### PROBLEM TO SOLVE
For the entries below, report every line that includes the word "posedge".

[SUPPLIED INFORMATION Boundary: Start]

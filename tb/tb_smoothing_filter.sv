// tb_smoothing_filter: sends two random frames (the first with random input
// gaps, the second at one pixel per clock) and compares every smoothed pixel
// with the reference 5x5 weighted sum. In the continuous frame the stage must
// give one result per clock along a row, and its latency from the pixel that
// completes a window to the result is checked against the expected 6 clocks
// (write, memory read, window register, two adder steps, output sample).
//
// The kernel is the design's sigma = 1.4 kernel; the frame size is reduced
// here.
module tb_smoothing_filter;
  import canny_ref_pkg::*;
  localparam int W = 11, H = 9, OW = W - 4, OH = H - 4;
  logic clk = 0, rst = 1, in_valid = 0;
  logic [7:0] in_pix = '0;
  logic out_valid;
  logic [15:0] out_pix;
  int checks = 0, failures = 0;

  smoothing_filter #(.W(W), .H(H)) dut (.clk, .rst, .in_valid, .in_pix, .out_valid, .out_pix);
  always #5 clk = ~clk;

  frame_t img [2], exp_o [2];
  int f_o = 0, n_o = 0, cycle = 0, last_cycle = 0, in_cycle [2][$];
  always @(posedge clk) cycle <= cycle + 1;

  always @(posedge clk) if (out_valid && !rst) begin
    checks++;
    if (f_o > 1) begin failures++; $display("extra output"); end
    else begin
      if (int'(out_pix) != exp_o[f_o][n_o]) begin
        failures++; $display("frame %0d pixel %0d: %0d expected %0d", f_o, n_o, out_pix, exp_o[f_o][n_o]);
      end
      if (f_o == 1) begin
        // Window of output (r,c) completes with input pixel (r+4, c+4).
        int r, c, t_in;
        r = n_o / OW; c = n_o % OW; t_in = in_cycle[1][(r+4)*W + c+4];
        checks++;
        if (cycle - t_in != 6) begin failures++; $display("latency %0d", cycle - t_in); end
        if (c > 0) begin
          checks++;
          if (cycle - last_cycle != 1) begin failures++; $display("not one pixel per clock"); end
        end
      end
      last_cycle = cycle;
      n_o++;
      if (n_o == OW*OH) begin n_o = 0; f_o++; end
    end
  end

  initial begin
    for (int f = 0; f < 2; f++) begin
      img[f] = new[W*H];
      foreach (img[f][i]) img[f][i] = $urandom_range(0, 255);
      if (f == 1) begin img[f][0] = 255; img[f][W*H-1] = 0; end
      exp_o[f] = gauss_ref(img[f], W, H);
    end
    repeat (3) @(posedge clk);
    rst <= 0;
    for (int f = 0; f < 2; f++)
      for (int i = 0; i < W*H; i++) begin
        if (f == 0) while ($urandom_range(0, 2) == 0) begin in_valid <= 0; @(posedge clk); end
        in_valid <= 1; in_pix <= 8'(img[f][i]);
        in_cycle[f].push_back(cycle);
        @(posedge clk);
      end
    in_valid <= 0;
    repeat (30) @(posedge clk);
    checks++;
    if (f_o != 2) begin failures++; $display("only %0d frames, %0d pixels", f_o, n_o); end
    $display("TB_RESULT checks=%0d failures=%0d", checks, failures);
    $finish;
  end

  initial begin
    repeat (5000) @(posedge clk);
    failures++;
    $display("watchdog expired");
    $display("TB_RESULT checks=%0d failures=%0d", checks, failures);
    $finish;
  end
endmodule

[SUPPLIED INFORMATION Boundary: End]

### RESPONSE
  always @(posedge clk) cycle <= cycle + 1;
  always @(posedge clk) if (out_valid && !rst) begin
    repeat (3) @(posedge clk);
        if (f == 0) while ($urandom_range(0, 2) == 0) begin in_valid <= 0; @(posedge clk); end
        @(posedge clk);
    repeat (30) @(posedge clk);
    repeat (5000) @(posedge clk);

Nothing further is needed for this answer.